May 2 (Bloomberg) -- CME Group Inc.’s regulatory approval to have information about swaps routed to its own database is being challenged in federal court by a rival alleging the arrangement is anticompetitive and lessens transparency.
The Depository Trust and Clearing Corp., or DTCC, in a lawsuit filed today in federal court in Washington accuses the Commodity Futures Trading Commission of diminishing the integrity and accuracy of market data by unfairly favoring Chicago-based CME, owner of the world’s largest futures exchange, in violation of the Dodd-Frank Act.
“By approving these rules, CFTC changed its original adherence to the pro-competitive principles of Dodd-Frank and instead sanctioned anticompetitive behavior that allowed these clearing houses to require reporting of cleared swap data to their captive swap data repository,” Larry Thompson, DTCC’s general counsel, said in an e-mailed statement.
The lawsuit, which challenges three actions by the commission, adds uncertainty to swaps-data oversight more than two years after Dodd-Frank, the 2010 regulatory overhaul, gave the CFTC and Securities and Exchange Commission authority to write rules requiring swap data to be reported to the agencies and the public. The law, enacted in response to the 2008 credit crisis, set up so-called swap data repositories as record-keepers for information about buyers and sellers, volume and prices.

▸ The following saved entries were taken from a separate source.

// tb_mulmod_pe: self-checking test of the MulMod processor element.
//
// Two PEs are tested: a 64-bit one (random and corner operands, many cases)
// and one at the default key length of 1024 bits (fewer cases). Each product
// is compared with a wide '%' reference, and the latency from start to done
// is checked to be exactly K+1 cycles. A start issued while the PE is busy
// must be ignored.
module tb_mulmod_pe;
  import tb_ref_pkg::*;

  localparam int unsigned KS = 64;
  localparam int unsigned KL = 1024;

  logic clk = 1'b0, rst_n = 1'b0;
  always #5 clk = ~clk;

  int checks = 0, failures = 0;

  // Small PE
  logic           s_start, s_busy, s_done;
  logic [KS-1:0]  s_n, s_a, s_b, s_res, s_nout;
  mulmod_pe #(.K(KS)) u_small (
    .clk(clk), .rst_n(rst_n), .start(s_start), .n_in(s_n), .a_in(s_a), .b_in(s_b),
    .busy(s_busy), .done(s_done), .result(s_res), .n_out(s_nout));

  // Full-size PE (default parameter)
  logic           l_start, l_busy, l_done;
  logic [KL-1:0]  l_n, l_a, l_b, l_res, l_nout;
  mulmod_pe u_large (
    .clk(clk), .rst_n(rst_n), .start(l_start), .n_in(l_n), .a_in(l_a), .b_in(l_b),
    .busy(l_busy), .done(l_done), .result(l_res), .n_out(l_nout));

  task automatic check(bit ok, string what);
    checks++;
    if (!ok) begin
      failures++;
      $display("FAIL: %s", what);
    end
  endtask

  task automatic run_small(word_t a, word_t b, word_t n);
    int cyc;
    word_t exp_r;
    exp_r = ref_mulmod(a, b, n);
    @(negedge clk);
    s_a = KS'(a); s_b = KS'(b); s_n = KS'(n); s_start = 1'b1;
    @(negedge clk);
    s_start = 1'b0;
    cyc = 1;
    // A start while busy must not disturb the operation.
    s_a = ~s_a; s_start = 1'b1;
    @(negedge clk);
    s_start = 1'b0;
    cyc++;
    while (!s_done) begin
      @(negedge clk);
      cyc++;
    end
    check(word_t'(s_res) == exp_r, $sformatf("small %h*%h mod %h = %h, want %h", a, b, n, s_res, exp_r));
    check(cyc == KS + 1, $sformatf("small latency %0d, want %0d", cyc, KS + 1));
    check(s_nout == KS'(n), "small n register");
  endtask

  task automatic run_large(word_t a, word_t b, word_t n);
    int cyc;
    word_t exp_r;
    exp_r = ref_mulmod(a, b, n);
    @(negedge clk);
    l_a = a; l_b = b; l_n = n; l_start = 1'b1;
    @(negedge clk);
    l_start = 1'b0;
    cyc = 1;
    while (!l_done) begin
      @(negedge clk);
      cyc++;
    end
    check(l_res == exp_r, "large product");
    check(cyc == KL + 1, $sformatf("large latency %0d, want %0d", cyc, KL + 1));
  endtask

  initial begin
    word_t n, a, b;
    s_start = 0; l_start = 0; s_a = 0; s_b = 0; s_n = 0; l_a = 0; l_b = 0; l_n = 0;
    repeat (3) @(negedge clk);
    rst_n = 1'b1;
    // Corner cases
    n = rand_modulus(KS);
    run_small(0, n - 1, n);
    run_small(n - 1, n - 1, n);
    run_small(1, n - 1, n);
    run_small(2, 3, 7);
    run_small(6, 6, 7);
    run_small(word_t'({KS{1'b1}}) - 2, word_t'({KS{1'b1}}) - 3, word_t'({KS{1'b1}}));
    // Random
    for (int i = 0; i < 200; i++) begin
      n = (i % 4 == 0) ? rand_modulus(1 + $urandom_range(2, KS - 1)) : rand_modulus(KS);
      a = rand_below(n, KS);
      b = rand_below(n, KS);
      run_small(a, b, n);
    end
    // Full size
    for (int i = 0; i < 6; i++) begin
      n = rand_modulus(KL);
      a = (i == 0) ? n - 1 : rand_below(n, KL);
      b = (i == 0) ? n - 1 : rand_below(n, KL);
      run_large(a, b, n);
    end
    $display("TB_RESULT checks=%0d failures=%0d", checks, failures);
    $finish;
  end

  initial begin
    repeat (200000) @(posedge clk);
    failures++;
    $display("FAIL: watchdog");
    $display("TB_RESULT checks=%0d failures=%0d", checks, failures);
    $finish;
  end

endmodule
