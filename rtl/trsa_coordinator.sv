// trsa_coordinator: the coordinator node of TRSA, which feeds the tree.
//
// For a tree of l levels the exponent is split over n_p = 2^l tree inputs:
//   e_o = e div n_p,   e_l = e_o + (e mod n_p),
//   A   = m^e_o mod n, B   = m^e_l mod n.
// The tree then multiplies 2^l - 1 copies of A and one B, giving m^e mod n.
//
// How it works: one mulmod_pe is reused for every MulMod. A is computed by
// the left-to-right binary method on e_o (leading zero bits are skipped, the
// first set bit loads m, after that every bit costs a square and every set
// bit a multiply by m). Then R = m^(e mod n_p) is computed the same way, and
// B = A * R. Computing B through A is this design's choice; it gives the
// same B as the definition above. An exponent part equal to zero yields 1.
//
// Interface: valid/ready on both sides. A message (m, e, n) is accepted in
// IDLE; m must be smaller than n and n must be above 1. The result (A, B, n)
// is held with out_valid until out_ready. op_count is the number of MulMods
// the last message used; it is valid together with out_valid.
//
// Timing: each MulMod takes K+1 cycles plus one cycle of control, so a
// message takes roughly (squares + multiplies) * (K+2) cycles.
module trsa_coordinator
  import trsa_pkg::*;
#(
  parameter int unsigned K      = KEY_BITS_DEFAULT,
  parameter int unsigned LEVELS = LEVELS_DEFAULT
) (
  input  logic         clk,
  input  logic         rst_n,
  // message in
  input  logic         in_valid,
  output logic         in_ready,
  input  logic [K-1:0] in_m,
  input  logic [K-1:0] in_e,
  input  logic [K-1:0] in_n,
  // A, B and n out to the tree
  output logic         out_valid,
  input  logic         out_ready,
  output logic [K-1:0] out_a,
  output logic [K-1:0] out_b,
  output logic [K-1:0] out_n,
  output logic [31:0]  op_count
);

  localparam int unsigned BW = $clog2(K + 1);

  typedef enum logic [2:0] {
    S_IDLE,   // waiting for a message
    S_BIT,    // decide what the current exponent bit needs
    S_SQ,     // waiting for acc^2
    S_MUL,    // waiting for acc*m
    S_B,      // waiting for B = A * R
    S_OUT     // A and B ready
  } state_t;

  state_t        state_q;
  logic          phase_r_q;   // 0: exponent e_o (for A), 1: e mod n_p (for R)
  logic          started_q;   // a set bit has been seen in this exponent part
  logic [K-1:0]  m_q, n_q, exp_q, acc_q, a_q, b_q;
  logic [LEVELS-1:0] er_q;      // e mod n_p
  logic [BW-1:0] bits_q;
  logic [31:0]   ops_q;

  logic          pe_start, pe_busy, pe_done;
  logic [K-1:0]  pe_a, pe_b, pe_res, pe_n_unused;

  // The only exponent bit looked at is the MSB of exp_q.
  logic cur_bit;
  assign cur_bit = exp_q[K-1];

  // Operands of the MulMod about to start.
  always_comb begin
    pe_start = 1'b0;
    pe_a     = acc_q;
    pe_b     = acc_q;
    unique case (state_q)
      S_BIT: begin
        if (bits_q != '0 && started_q) begin
          pe_start = 1'b1;               // square
        end else if (bits_q == '0 && phase_r_q) begin
          pe_start = 1'b1;               // B = A * R
          pe_a     = a_q;
          pe_b     = started_q ? acc_q : K'(1);
        end
      end
      S_SQ: begin
        if (pe_done && cur_bit) begin
          pe_start = 1'b1;               // multiply by m
          pe_a     = pe_res;
          pe_b     = m_q;
        end
      end
      default: ;
    endcase
  end

  mulmod_pe #(.K(K)) u_pe (
    .clk    (clk),
    .rst_n  (rst_n),
    .start  (pe_start),
    .n_in   (n_q),
    .a_in   (pe_a),
    .b_in   (pe_b),
    .busy   (pe_busy),
    .done   (pe_done),
    .result (pe_res),
    .n_out  (pe_n_unused)
  );

  always_ff @(posedge clk or negedge rst_n) begin
    if (!rst_n) begin
      state_q   <= S_IDLE;
      phase_r_q <= 1'b0;
      started_q <= 1'b0;
      m_q       <= '0;
      n_q       <= '0;
      er_q      <= '0;
      exp_q     <= '0;
      acc_q     <= '0;
      a_q       <= '0;
      b_q       <= '0;
      bits_q    <= '0;
      ops_q     <= '0;
    end else begin
      if (pe_start) ops_q <= ops_q + 1;
      unique case (state_q)
        S_IDLE: begin
          if (in_valid) begin
            m_q       <= in_m;
            n_q       <= in_n;
            er_q      <= in_e[LEVELS-1:0];
            // e_o = e >> LEVELS, kept MSB-aligned: clear the low bits.
            exp_q     <= in_e & {{(K-LEVELS){1'b1}}, {LEVELS{1'b0}}};
            bits_q    <= BW'(K - LEVELS);
            phase_r_q <= 1'b0;
            started_q <= 1'b0;
            ops_q     <= '0;
            state_q   <= S_BIT;
          end
        end
        S_BIT: begin
          if (bits_q == '0) begin
            if (!phase_r_q) begin
              // A is complete; start on R = m^(e mod n_p).
              a_q       <= started_q ? acc_q : K'(1);
              exp_q     <= {er_q, {(K-LEVELS){1'b0}}};
              bits_q    <= BW'(LEVELS);
              phase_r_q <= 1'b1;
              started_q <= 1'b0;
            end else begin
              state_q <= S_B;
            end
          end else if (started_q) begin
            state_q <= S_SQ;
          end else begin
            if (cur_bit) begin
              acc_q     <= m_q;
              started_q <= 1'b1;
            end
            exp_q  <= exp_q << 1;
            bits_q <= bits_q - 1'b1;
          end
        end
        S_SQ: begin
          if (pe_done) begin
            acc_q <= pe_res;
            if (cur_bit) begin
              state_q <= S_MUL;
            end else begin
              exp_q   <= exp_q << 1;
              bits_q  <= bits_q - 1'b1;
              state_q <= S_BIT;
            end
          end
        end
        S_MUL: begin
          if (pe_done) begin
            acc_q   <= pe_res;
            exp_q   <= exp_q << 1;
            bits_q  <= bits_q - 1'b1;
            state_q <= S_BIT;
          end
        end
        S_B: begin
          if (pe_done) begin
            b_q     <= pe_res;
            state_q <= S_OUT;
          end
        end
        S_OUT: begin
          if (out_ready) state_q <= S_IDLE;
        end
        default: state_q <= S_IDLE;
      endcase
    end
  end

  assign in_ready  = (state_q == S_IDLE);
  assign out_valid = (state_q == S_OUT);
  assign out_a     = a_q;
  assign out_b     = b_q;
  assign out_n     = n_q;
  assign op_count  = ops_q;

  // The PE is never started while it is still working.
  a_pe_free: assert property (@(posedge clk) disable iff (!rst_n) pe_start |-> !pe_busy);

endmodule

The lawsuit also challenges the agency’s approval of Atlanta-based Intercontinental Exchange Inc.’s similar swap-data routing plan.
The agency on March 6 voted 4-0 to grant CME information-routing authority over objections by New York-based DTCC and banks including JPMorgan Chase & Co.
Representatives for CME and ICE declined to comment on the lawsuit. Steve Adamske, the CFTC’s spokesman, declined immediate comment.
Bloomberg LP, the parent of Bloomberg News, has filed an application at the CFTC to become a swap data repository.
The DTCC has said the CME plan fails to comply with more than a year of CFTC rule making and would lead to worse oversight of the market because data will be fragmented.
JPMorgan in a Jan. 11 letter to the commission said the CME proposal is an anticompetitive arrangement between clearing and data record-keeping. The proposal also will hurt the Dodd-Frank Act goal of increasing swaps-market oversight, Alessandro Cocco, a JPMorgan managing director, said in the letter.
“CME’s proposed rule would spread swap data across numerous” databases, resulting in less transparency, he wrote.
In November, CME dropped a legal challenge it brought over the reporting rule after the agency backed away from the requirements. CME sued the commission seeking a permanent injunction against rules requiring registered derivatives-clearing organizations, such as itself, to provide nonpublic reports of cleared swap transactions to a new swap data repository established under the act.
On Nov. 28, the commission withdrew part of a document governing how trade price and volume information is routed to new databases. The agency also sought comment on CME’s proposed policy of having data for trades guaranteed by its clearinghouse sent to its own so-called swap-data repository.
The case is Depository Trust & Clearing Corp. v. U.S. Commodity Futures Trading Commission, 13-cv-00624, U.S. Distric Court, District of Columbia (Washington).